Ray Cluster Launcher on GCE 'ray: command not found'

I am having issues setting up a cluster on GCE. Using
ray up cluster.yaml

I received the following error:

[7/7] Starting the Ray runtime
bash: ray: command not found

Here is cluster.yaml file:

cluster_name: ray-expr

max_workers: 0 
provider:
   type: gcp
   region: us-west1
   availability_zone: us-west1-b
   project_id: hs-deep-lab-donoho # Globally unique project id

auth:
   ssh_user: ubuntu
setup_commands:
  - pip3 install update pip
  - pip3 install ray[all]

@zhz @richardliaw, it would be great if you can take a look at this.

cc @Dmitri Can you also take a look at it?

Looks like the bin directory containing Ray didn’t wind up on the head node’s PATH variable.
You can take a look at the setup commands here
as a reference.
The example configs in that directory should be generally helpful.
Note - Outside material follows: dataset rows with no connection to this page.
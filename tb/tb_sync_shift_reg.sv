// tb_sync_shift_reg: checks that the window holds the last N bits shifted in, oldest first,
// and that it holds its contents on cycles without shift_en.
module tb_sync_shift_reg;
  localparam int unsigned N = 37;
  logic clk = 1'b0, shift_en = 1'b0, bit_in = 1'b0;
  logic [N-1:0] window;
  int checks = 0, failures = 0;
  bit hist [$];

  sync_shift_reg #(.N(N)) dut (.*);
  always #5 clk = ~clk;

  initial begin : watchdog
    repeat (20000) @(posedge clk);
    failures++;
    $display("TB_RESULT checks=%0d failures=%0d", checks, failures);
    $finish;
  end

  initial begin
    for (int t = 0; t < 2000; t++) begin
      @(negedge clk);
      shift_en = 1'($urandom % 3 != 0);
      bit_in = 1'($urandom);
      if (shift_en) hist.push_back(bit_in);
      @(posedge clk); #1;
      if (hist.size() >= N) begin
        bit ok = 1;
        for (int i = 0; i < N; i++)
          if (window[i] != hist[hist.size() - N + i]) ok = 0;
        checks++;
        if (!ok) begin
          failures++;
          $display("FAIL at step %0d", t);
        end
      end
    end
    $display("TB_RESULT checks=%0d failures=%0d", checks, failures);
    $finish;
  end
endmodule
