// unsat_ram: dual-port RAM U_0..U_{N-1} of per-offset unsatisfied-constraint sums.
//
// One write port and one read port, both synchronous: rd_data shows the word at the rd_addr
// of the previous enabled read. With the read issued one cycle ahead, the synchronizer reads
// U_mu, adds the new count and writes the sum back in one cycle per offset, which is what the
// source uses a dual-port RAM for. The registered read is this design's choice (it maps onto
// block RAM). A read and a write of the same address in one cycle return the old word. The
// contents are not reset; the owner writes every word before it reads it.
module unsat_ram #(
  parameter int unsigned DEPTH  = 1944,   // one word per offset
  parameter int unsigned WIDTH  = 11,     // sum over M frames of up to Nc unsatisfied
  localparam int unsigned ADDR_W = $clog2(DEPTH)
) (
  input  logic              clk,
  input  logic              wr_en,
  input  logic [ADDR_W-1:0] wr_addr,
  input  logic [WIDTH-1:0]  wr_data,
  input  logic              rd_en,
  input  logic [ADDR_W-1:0] rd_addr,
  output logic [WIDTH-1:0]  rd_data
);

  logic [WIDTH-1:0] mem [DEPTH];

  always_ff @(posedge clk) begin
    if (wr_en) mem[wr_addr] <= wr_data;
  end

  always_ff @(posedge clk) begin
    if (rd_en) rd_data <= mem[rd_addr];
  end

endmodule
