// tb_unsat_ram: writes and reads the dual-port RAM at the full size (1944 x 11 bits) against
// a reference array: registered read, read and write in the same cycle (old word returned),
// and a read-modify-write pass like the synchronizer's.
module tb_unsat_ram;
  localparam int unsigned DEPTH = 1944;
  localparam int unsigned WIDTH = 11;
  localparam int unsigned AW = $clog2(DEPTH);
  logic clk = 1'b0, wr_en = 1'b0, rd_en = 1'b0;
  logic [AW-1:0] wr_addr = '0, rd_addr = '0;
  logic [WIDTH-1:0] wr_data = '0, rd_data;
  logic [WIDTH-1:0] ref_mem [DEPTH];
  int checks = 0, failures = 0;

  unsat_ram #(.DEPTH(DEPTH), .WIDTH(WIDTH)) dut (.*);
  always #5 clk = ~clk;

  initial begin : watchdog
    repeat (50000) @(posedge clk);
    failures++;
    $display("TB_RESULT checks=%0d failures=%0d", checks, failures);
    $finish;
  end

  initial begin
    logic [WIDTH-1:0] expect_q;
    // fill
    for (int a = 0; a < DEPTH; a++) begin
      @(negedge clk);
      wr_en = 1'b1; wr_addr = AW'(a); wr_data = WIDTH'($urandom);
      ref_mem[a] = wr_data;
    end
    @(negedge clk) wr_en = 1'b0;
    // random reads with simultaneous random writes
    for (int t = 0; t < 3000; t++) begin
      @(negedge clk);
      rd_en = 1'b1; rd_addr = AW'($urandom % DEPTH);
      wr_en = 1'($urandom); wr_addr = (t % 5 == 0) ? rd_addr : AW'($urandom % DEPTH);
      wr_data = WIDTH'($urandom);
      expect_q = ref_mem[rd_addr];
      if (wr_en) ref_mem[wr_addr] = wr_data;
      @(posedge clk); #1;
      checks++;
      if (rd_data != expect_q) begin
        failures++;
        $display("FAIL read %0d: %0d expected %0d", rd_addr, rd_data, expect_q);
      end
    end
    // rd_en low holds the output
    @(negedge clk) rd_en = 1'b0; wr_en = 1'b0; expect_q = rd_data; rd_addr = rd_addr + 1'b1;
    @(posedge clk); #1;
    checks++;
    if (rd_data != expect_q) begin
      failures++;
      $display("FAIL: output changed without rd_en");
    end
    $display("TB_RESULT checks=%0d failures=%0d", checks, failures);
    $finish;
  end
endmodule
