// frame_sync_top: pilotless frame synchronizer for a quasi-cyclic LDPC code.
//
// The transmitter sends LDPC codewords with no pilot symbols, each XORed with a pseudo-noise
// sequence that restarts at the frame boundary. The receiver does not know where a frame
// starts. For every candidate offset mu in 0..N-1 this unit takes the N hard decisions
// starting at mu, evaluates the parity constraints against S = zH (the syndrome of the PN
// sequence), and counts the unsatisfied ones. Summed over M consecutive frames, this total
// drives one of three decision rules, chosen per acquisition:
//   maximum    the offset with the smallest total (most satisfied constraints) is mu_hat;
//   threshold  the first offset whose total is at or below u_thresh is mu_hat, and the
//              acquisition ends there; if none qualifies, found stays low;
//   list       stage 1 examines the constraints in con_en_s1 and keeps the GAMMA offsets with
//              the smallest totals; stage 2 replays the same received bits from the frame
//              buffer, examines the constraints in con_en, and takes the best listed offset.
//
// Datapath, one window position (offset mu of frame i, j = mu + i*N) per clock:
//   stage A  sync_shift_reg holds r_j..r_{j+N-1}; sync_counter labels the window (mu, i).
//   stage B  constraint_xor_bank + multiop_adder give U (unsatisfied constraints) while the
//            RAM word U_mu is read.
//   stage C  total = U + U_mu (U alone for frame 0). For frames 0..M-2 the total is written
//            back to U_mu; for frame M-1 it goes to sync_decision (comparator, min_U, min_mu)
//            or, in list stage 1, to candidate_list.
// The maximum-method datapath is the source's architecture. The pipeline registers, the
// start/busy/done control, the per-constraint enables, the threshold given as a count of
// unsatisfied constraints, and the way the list method reuses the datapath (replay from
// frame_buffer, candidate membership gating the comparator) are this design's choices.
//
// Interface and timing: pulse start (method and u_thresh valid) to begin an acquisition.
// One received bit is taken per cycle in which bit_valid and bit_ready are both high; the
// first N-1 bits only fill the window, and after N*(M+1)-1 bits bit_ready drops. done pulses
// for one cycle in the third cycle after the one presenting the last bit (maximum), or after
// the bit that completes the first passing window (threshold). In the list method stage 2
// starts on its own once stage 1 has drained and takes N*(M+1)+4 more cycles, so done comes
// N*(M+1)+6 cycles after the cycle presenting the last input bit. mu_hat, min_u and found then hold until the
// next start. syndrome, con_en and con_en_s1 must be stable during an acquisition.
module frame_sync_top
  import ldpc_sync_pkg::*;
#(
  parameter int unsigned Z     = Z_DEFAULT,  // circulant size: N = 24*Z, Nc = 12*Z
  parameter int unsigned M     = 2,          // frames observed per offset
  parameter int unsigned GAMMA = 100,        // list method: candidates kept by stage 1
  localparam int unsigned N     = NB * Z,
  localparam int unsigned NC    = MB * Z,
  localparam int unsigned L     = N * (M + 1),   // receive buffer length
  localparam int unsigned MU_W  = $clog2(N),
  localparam int unsigned FR_W  = (M > 1) ? $clog2(M) : 1,
  localparam int unsigned BUF_W = $clog2(L),
  localparam int unsigned U_W   = $clog2(NC + 1),
  localparam int unsigned SUM_W = $clog2(M * NC + 1)
) (
  input  logic             clk,
  input  logic             rst_n,
  // configuration
  input  logic [NC-1:0]    syndrome,   // S = zH, one bit per constraint
  input  logic [NC-1:0]    con_en,     // constraints examined (list method: stage 2)
  input  logic [NC-1:0]    con_en_s1,  // constraints examined by list stage 1
  input  sync_method_e     method,     // sampled at start
  input  logic [SUM_W-1:0] u_thresh,   // threshold method bound, sampled at start
  // control
  input  logic             start,
  output logic             busy,
  output logic             done,
  // received hard decisions
  input  logic             bit_valid,
  input  logic             bit_in,
  output logic             bit_ready,
  // result
  output logic [MU_W-1:0]  mu_hat,
  output logic [SUM_W-1:0] min_u,
  output logic             found
);

  // ---------------- control ----------------
  sync_method_e     method_q;
  logic [SUM_W-1:0] u_thresh_q;
  logic             is_list;
  logic             stage2;        // list method, second pass over the buffered bits
  logic             restart;       // clear the window and position for a new pass
  logic             in_done;       // every window position of this pass has been formed
  logic [MU_W-1:0]  fill_cnt;      // bits taken so far while the window fills
  logic             full;          // N-1 bits are in: the next bit completes a window
  logic             accept;        // input bit taken
  logic             take;          // bit shifted into the window (input or replay)
  logic             take_bit;

  assign is_list   = (method_q == METHOD_LIST);
  assign bit_ready = busy && !in_done && !stage2;
  assign accept    = bit_valid && bit_ready;
  assign full      = (fill_cnt == MU_W'(N - 1));

  // ---------------- receive buffer and replay (list method) ----------------
  logic [BUF_W-1:0] wr_ptr, rd_ptr;
  logic             replay_req, replay_q, replay_bit;

  assign replay_req = stage2 && !in_done && (rd_ptr != BUF_W'(L - 1)) && !restart;

  frame_buffer #(.DEPTH(L)) u_buf (
    .clk(clk),
    .wr_en(accept), .wr_addr(wr_ptr), .wr_bit(bit_in),
    .rd_en(replay_req), .rd_addr(rd_ptr), .rd_bit(replay_bit)
  );

  always_ff @(posedge clk) begin
    if (!rst_n || start) begin
      wr_ptr   <= '0;
      rd_ptr   <= '0;
      replay_q <= 1'b0;
    end else begin
      if (accept) wr_ptr <= wr_ptr + 1'b1;
      if (replay_req) rd_ptr <= rd_ptr + 1'b1;
      replay_q <= replay_req;
    end
  end

  assign take     = stage2 ? replay_q : accept;
  assign take_bit = stage2 ? replay_bit : bit_in;

  // ---------------- stage A: window and position ----------------
  logic [N-1:0]    window;
  logic [MU_W-1:0] cnt_mu;
  logic [FR_W-1:0] cnt_frame;
  logic            cnt_last;
  logic            a_valid;
  logic [MU_W-1:0] a_mu;
  logic [FR_W-1:0] a_frame;

  sync_shift_reg #(.N(N)) u_sr (
    .clk(clk), .shift_en(take), .bit_in(take_bit), .window(window)
  );

  sync_counter #(.N(N), .M(M)) u_cnt (
    .clk(clk), .rst_n(rst_n), .clear(start || restart), .step(take && full),
    .mu(cnt_mu), .frame(cnt_frame), .last(cnt_last)
  );

  always_ff @(posedge clk) begin
    if (!rst_n || start || restart) begin
      fill_cnt <= '0;
      in_done  <= 1'b0;
      a_valid  <= 1'b0;
      a_mu     <= '0;
      a_frame  <= '0;
    end else begin
      a_valid <= take && full;
      if (take) begin
        if (!full) fill_cnt <= fill_cnt + 1'b1;
        else begin
          a_mu    <= cnt_mu;
          a_frame <= cnt_frame;
          if (cnt_last) in_done <= 1'b1;
        end
      end
    end
  end

  // ---------------- stage B: constraints, count, RAM read ----------------
  logic [NC-1:0]    active;      // constraints examined in this pass
  logic [NC-1:0]    unsat;
  logic [U_W-1:0]   u_count;
  logic             b_valid;
  logic [MU_W-1:0]  b_mu;
  logic [FR_W-1:0]  b_frame;
  logic [U_W-1:0]   b_u;
  logic [SUM_W-1:0] ram_rd;

  assign active = (is_list && !stage2) ? con_en_s1 : con_en;

  constraint_xor_bank #(.Z(Z)) u_xor (
    .window(window), .syndrome(syndrome), .con_en(active), .unsat(unsat)
  );

  multiop_adder #(.N_IN(NC)) u_add (.operands(unsat), .sum(u_count));

  always_ff @(posedge clk) begin
    if (!rst_n || start) begin
      b_valid <= 1'b0;
      b_mu    <= '0;
      b_frame <= '0;
      b_u     <= '0;
    end else begin
      b_valid <= a_valid;
      b_mu    <= a_mu;
      b_frame <= a_frame;
      b_u     <= u_count;
    end
  end

  // ---------------- stage C: accumulate, list or decide ----------------
  logic             b_final;     // this count belongs to frame M-1
  logic             b_total_ok;  // a complete M-frame total is present
  logic             b_last;      // ... and it is the one of offset N-1
  logic [SUM_W-1:0] total;
  logic             ram_we;
  logic             list_ins;
  logic             listed;
  logic             dec_valid;
  logic             dec_update;
  logic             dec_seen;
  logic             dec_hit;
  sync_method_e     dec_method;

  assign b_final    = (b_frame == FR_W'(M - 1));
  assign b_total_ok = b_valid && busy && b_final;
  assign b_last     = b_total_ok && (b_mu == MU_W'(N - 1));
  assign total      = SUM_W'(b_u) + ((b_frame == '0) ? '0 : ram_rd);
  assign ram_we     = b_valid && busy && !b_final;
  assign list_ins   = b_total_ok && is_list && !stage2;
  assign dec_valid  = b_total_ok && (!is_list || (stage2 && listed));
  assign dec_method = (method_q == METHOD_THRESHOLD) ? METHOD_THRESHOLD : METHOD_MAXIMUM;

  unsat_ram #(.DEPTH(N), .WIDTH(SUM_W)) u_ram (
    .clk(clk),
    .wr_en(ram_we), .wr_addr(b_mu), .wr_data(total),
    .rd_en(a_valid), .rd_addr(a_mu), .rd_data(ram_rd)
  );

  logic [MU_W-1:0]  cand_mu [GAMMA];
  logic [SUM_W-1:0] cand_u  [GAMMA];
  logic [GAMMA-1:0] cand_vld;

  candidate_list #(.GAMMA(GAMMA), .N(N), .SUM_W(SUM_W)) u_list (
    .clk(clk), .rst_n(rst_n), .clear(start),
    .valid(list_ins), .total(total), .mu(b_mu),
    .query_mu(b_mu), .match(listed),
    .cand_mu(cand_mu), .cand_u(cand_u), .cand_vld(cand_vld)
  );

  sync_decision #(.N(N), .SUM_W(SUM_W)) u_dec (
    .clk(clk), .rst_n(rst_n), .clear(start),
    .method(dec_method), .u_thresh(u_thresh_q),
    .valid(dec_valid), .total(total), .mu(b_mu),
    .min_u(min_u), .min_mu(mu_hat), .seen(dec_seen), .hit(dec_hit), .update(dec_update)
  );

  logic finish;
  assign finish = (b_last && (!is_list || stage2)) ||
                  (method_q == METHOD_THRESHOLD && dec_update);

  always_ff @(posedge clk) begin
    if (!rst_n) begin
      busy       <= 1'b0;
      done       <= 1'b0;
      stage2     <= 1'b0;
      restart    <= 1'b0;
      method_q   <= METHOD_MAXIMUM;
      u_thresh_q <= '0;
    end else if (start) begin
      busy       <= 1'b1;
      done       <= 1'b0;
      stage2     <= 1'b0;
      restart    <= 1'b0;
      method_q   <= method;
      u_thresh_q <= u_thresh;
    end else begin
      done    <= finish;
      restart <= b_last && is_list && !stage2;
      if (restart) stage2 <= 1'b1;
      if (finish) busy <= 1'b0;
    end
  end

  assign found = (method_q == METHOD_THRESHOLD) ? dec_hit : dec_seen;

  a_done_idle: assert property (@(posedge clk) disable iff (!rst_n) done |-> !busy);
  a_no_accept_idle: assert property (@(posedge clk) disable iff (!rst_n) !busy |-> !accept);
  a_list_full: assert property (@(posedge clk) disable iff (!rst_n)
                                (busy && is_list && stage2 && a_valid) |-> cand_vld[0]);

endmodule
Yeah, I suspect ray is installed under pip3 and not detected as part of the python path. @Dmitri 's suggestion sounds good - please let us know if you run into more problems!

Using example-minimal.yaml resulted in the following error:

[6/7] Running setup commands
    (0/3) wget https://repo.anaconda.com...
--2021-03-03 20:27:49--  https://repo.anaconda.com/miniconda/Miniconda3-latest-Linux-x86_64.sh
Resolving repo.anaconda.com (repo.anaconda.com)... 104.16.131.3, 104.16.130.3, 2606:4700::6810:8303, ...
Connecting to repo.anaconda.com (repo.anaconda.com)|104.16.131.3|:443... connected.
HTTP request sent, awaiting response... 200 OK
Length: 94235922 (90M) [application/x-sh]
Saving to: ‘/home/ubuntu/anaconda3.sh’

/home/ubuntu/anaconda3.sh 100%[===================================>]  89.87M   163MB/s    in 0.6s    

2021-03-03 20:27:50 (163 MB/s) - ‘/home/ubuntu/anaconda3.sh’ saved [94235922/94235922]

ERROR: File or directory already exists: '/home/ubuntu/anaconda3'
If you want to update an existing installation, use the -u option.
Shared connection to 35.230.97.102 closed.
    (1/3) pip install -U https://s3-us-w...
ERROR: ray-2.0.0.dev0-cp37-cp37m-manylinux2014_x86_64.whl is not a supported wheel on this platform.
Shared connection to 35.230.97.102 closed.
2021-03-03 12:27:52,026	INFO node_provider.py:20 -- wait_for_compute_zone_operation: Waiting for operation operation-1614803271323-5bca7af5e9025-0d484c4e-85262e0b to finish...
2021-03-03 12:27:57,651	INFO node_provider.py:32 -- wait_for_compute_zone_operation: Operation operation-1614803271323-5bca7af5e9025-0d484c4e-85262e0b finished.
  New status: update-failed
  !!!
  SSH command failed.
  !!!
  
  Failed to setup head node.
zsh: exit 1     ray up example-minimal.yaml -y

(the second error is the critical one)

ray up example-full.yaml worked!

1 Like

The issue with example-minimal is resolved in master as of

Glad things worked with example-full!